Skinhate () is a nu metal/hardcore band from Pokrov, Ukraine.

History 
In fact, the history of the band began in the summer of 1994, when Oleksandr Kukhtin, Oleksandr Stepanenko, Andriy Diadiura, Vitaliy Kuznetsov and Oleksandr Yefymenko, changing the names ("Nekropedofil", "Godless", "Virgin Cunt") began to give concerts in small towns of Ukraine. In this period it was created a number of songs that have become mega hit in the era immediately "SkinHate".

In 1998, the band took the name "Hate", which was later changed to "SkinHate".

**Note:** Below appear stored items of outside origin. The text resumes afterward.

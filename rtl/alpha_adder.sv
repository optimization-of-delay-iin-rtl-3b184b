// alpha_adder: the small overflow accumulator of the MAC (register REG4).
//
// Every cycle the reduction tree hands over NOV overflow carries, each of
// weight 2^(2N-1). This block counts them (a popcount of NOV bits) and adds
// the count to the ALPHA-bit register REG4 with a ripple chain: a half adder
// in bit 0, full adders above and a plain XOR in the top bit, whose carry
// would leave the accumulator. In signed mode (tc = 1) it also subtracts one,
// the 2^(2N-1) part of the Baugh-Wooley correction, by adding an all-ones
// word. REG4 therefore holds bits 2N-1 .. 2N+ALPHA-2 of the accumulated sum,
// less whatever is still held in carry-save form in REG1..REG3.
// The ripple chain and the "subtract one" in signed mode follow the source
// paper; counting any number of carries exactly, instead of combining two of
// them with an OR and an AND gate, is this design's choice.
// Timing: REG4 updates on the rising edge of clk; asynchronous active-low
// reset clears it. Latency one cycle from car/tc to reg4.
module alpha_adder #(
  parameter int unsigned ALPHA = mac_pkg::MAC_ALPHA,
  parameter int unsigned NOV   = 2
) (
  input  logic             clk,
  input  logic             rst_n,
  input  logic [NOV-1:0]   car,     // overflow carries, equal weight
  input  logic             tc,      // signed mode: subtract one
  output logic [ALPHA-1:0] reg4
);
  localparam int unsigned CW = $clog2(NOV + 1);

  // Carry counter: number of ones on car.
  logic [CW-1:0] cnt;
  always_comb begin
    cnt = '0;
    for (int i = 0; i < NOV; i++) cnt = cnt + CW'(car[i]);
  end

  // Word added to REG4: cnt, minus one in signed mode.
  logic [ALPHA-1:0] addend;
  assign addend = ALPHA'(cnt) + {ALPHA{tc}};

  // Ripple chain: HA, FA ... FA, XOR.
  logic [ALPHA-1:0] sc;    // sum bits
  logic [ALPHA-1:0] cc;    // carry out of each bit
  ha u_ha0 (.a(reg4[0]), .b(addend[0]), .s(sc[0]), .co(cc[0]));
  for (genvar i = 1; i < ALPHA - 1; i++) begin : chain
    fa u_fa (.a(reg4[i]), .b(addend[i]), .ci(cc[i-1]), .s(sc[i]), .co(cc[i]));
  end
  if (ALPHA > 1) begin : msb
    assign sc[ALPHA-1] = reg4[ALPHA-1] ^ addend[ALPHA-1] ^ cc[ALPHA-2];
    assign cc[ALPHA-1] = 1'b0;   // carry out of the accumulator is dropped
  end

  always_ff @(posedge clk or negedge rst_n) begin
    if (!rst_n) reg4 <= '0;
    else        reg4 <= sc;
  end
endmodule
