// tb_alpha_adder: self-checking test of the overflow counter REG4
// (ALPHA = 8, six carries as in the 16-bit MAC). Random carry patterns and
// modes are applied every cycle; a reference register adds the number of
// ones, minus one in signed mode, modulo 2^ALPHA. Checks wrap-around in both
// directions, the one-cycle latency and the asynchronous reset.
module tb_alpha_adder;
  localparam int ALPHA = 8;
  localparam int NOV   = 6;
  int checks = 0;
  int failures = 0;
  int wraps = 0;

  logic             clk = 1'b0;
  logic             rst_n;
  logic [NOV-1:0]   car;
  logic             tc;
  logic [ALPHA-1:0] reg4;
  logic [ALPHA-1:0] model;

  alpha_adder #(.ALPHA(ALPHA), .NOV(NOV)) u_dut (
    .clk(clk), .rst_n(rst_n), .car(car), .tc(tc), .reg4(reg4)
  );

  always #5 clk = ~clk;

  initial begin : watchdog
    repeat (20000) @(posedge clk);
    failures++;
    $display("TB_RESULT checks=%0d failures=%0d", checks, failures);
    $finish;
  end

  initial begin
    rst_n = 1'b0; car = '0; tc = 1'b0; model = '0;
    repeat (2) @(posedge clk);
    #1 rst_n = 1'b1;
    checks++;
    if (reg4 != '0) failures++;
    for (int n = 0; n < 4000; n++) begin
      car = NOV'($urandom);
      tc  = (n % 1000 < 500) ? 1'($urandom) : 1'b1;   // stretch of net decrements
      if (n % 1000 < 250) tc = 1'b0;
      @(posedge clk);
      begin
        logic [ALPHA:0] nxt;
        nxt = {1'b0, model} + (ALPHA+1)'($countones(car)) - (ALPHA+1)'(tc);
        if (nxt[ALPHA]) wraps++;
        model = nxt[ALPHA-1:0];
      end
      #1;
      checks++;
      if (reg4 != model) begin
        failures++;
        if (failures < 10) $display("mismatch n=%0d reg4=%0d model=%0d", n, reg4, model);
      end
    end
    // Asynchronous reset in the middle of a cycle.
    #2 rst_n = 1'b0;
    #1;
    checks++;
    if (reg4 != '0) failures++;
    checks++;
    if (wraps == 0) begin
      failures++;
      $display("REG4 never wrapped");
    end
    $display("TB_RESULT checks=%0d failures=%0d", checks, failures);
    $finish;
  end
endmodule
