// prefix_adder: W-bit parallel prefix adder of the Sklansky (divide and
// conquer) form. The three steps, the black/gray/buffer cells and the 8-bit
// topology follow the source paper; the generalisation to any width and the
// carry-in are this design's additions.
//
// Three steps:
//   pre-computation : p_i = a_i ^ b_i, g_i = a_i & b_i
//   carry generation: ceil(log2(W+1)) levels of prefix cells. At level l,
//                     every position whose bit l is set merges with the last
//                     position of the block below it; the others are buffers.
//                     A gray cell is used where the lower group already
//                     reaches the carry-in, a black cell elsewhere.
//   final step      : s_i = p_i ^ c_(i-1)
// The carry-in enters as an extra position 0 with generate = cin and
// propagate = 0, so every carry is a prefix that ends at the carry-in.
// Purely combinational: delay grows with log2(W), fan-out doubles per level.
module prefix_adder #(
  parameter int unsigned W = 8
) (
  input  logic [W-1:0] a,
  input  logic [W-1:0] b,
  input  logic         cin,
  output logic [W-1:0] sum,
  output logic         cout
);
  localparam int unsigned M  = W + 1;        // positions including the carry-in
  localparam int unsigned LV = $clog2(M);    // prefix levels

  // Pre-computation, Eq. p = a xor b, g = a and b.
  logic [M-1:0] g0, p0;
  assign g0 = {a & b, cin};
  assign p0 = {a ^ b, 1'b0};

  for (genvar l = 0; l <= LV; l++) begin : lvl
    logic [M-1:0] g, p;
    if (l == 0) begin : base
      assign g = g0;
      assign p = p0;
    end else begin : cells
      for (genvar i = 0; i < M; i++) begin : node
        localparam int unsigned S = l - 1;                  // span exponent
        localparam int unsigned J = ((i >> S) << S) - 1;    // partner position
        if (((i >> S) & 1) == 0) begin : buf_cell
          assign g[i] = lvl[l-1].g[i];
          assign p[i] = lvl[l-1].p[i];
        end else if ((J >> S) == 0) begin : gray
          gray_cell u_gray (
            .g_hi(lvl[l-1].g[i]), .p_hi(lvl[l-1].p[i]),
            .g_lo(lvl[l-1].g[J]), .g(g[i])
          );
          assign p[i] = 1'b0;  // group reaches the carry-in, whose p is 0
        end else begin : black
          black_cell u_black (
            .g_hi(lvl[l-1].g[i]), .p_hi(lvl[l-1].p[i]),
            .g_lo(lvl[l-1].g[J]), .p_lo(lvl[l-1].p[J]),
            .g(g[i]), .p(p[i])
          );
        end
      end
    end
  end

  // Final computation: carry into bit i is the prefix ending at position i.
  logic [M-1:0] c;
  assign c    = lvl[LV].g;
  assign sum  = p0[M-1:1] ^ c[M-2:0];
  assign cout = c[M-1];
endmodule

The first concert took place in Kyiv in 1999. By this time the group has managed to record their own album called "Skinhate", after rewriting Moon Records called "War in heads". The album is dedicated to the memory of one of Andriy 'Yuryk' Diadiura, one of band founders who was killed in 2000.

In 2002 SkinHate recorded the second album – "Ticket to paradise."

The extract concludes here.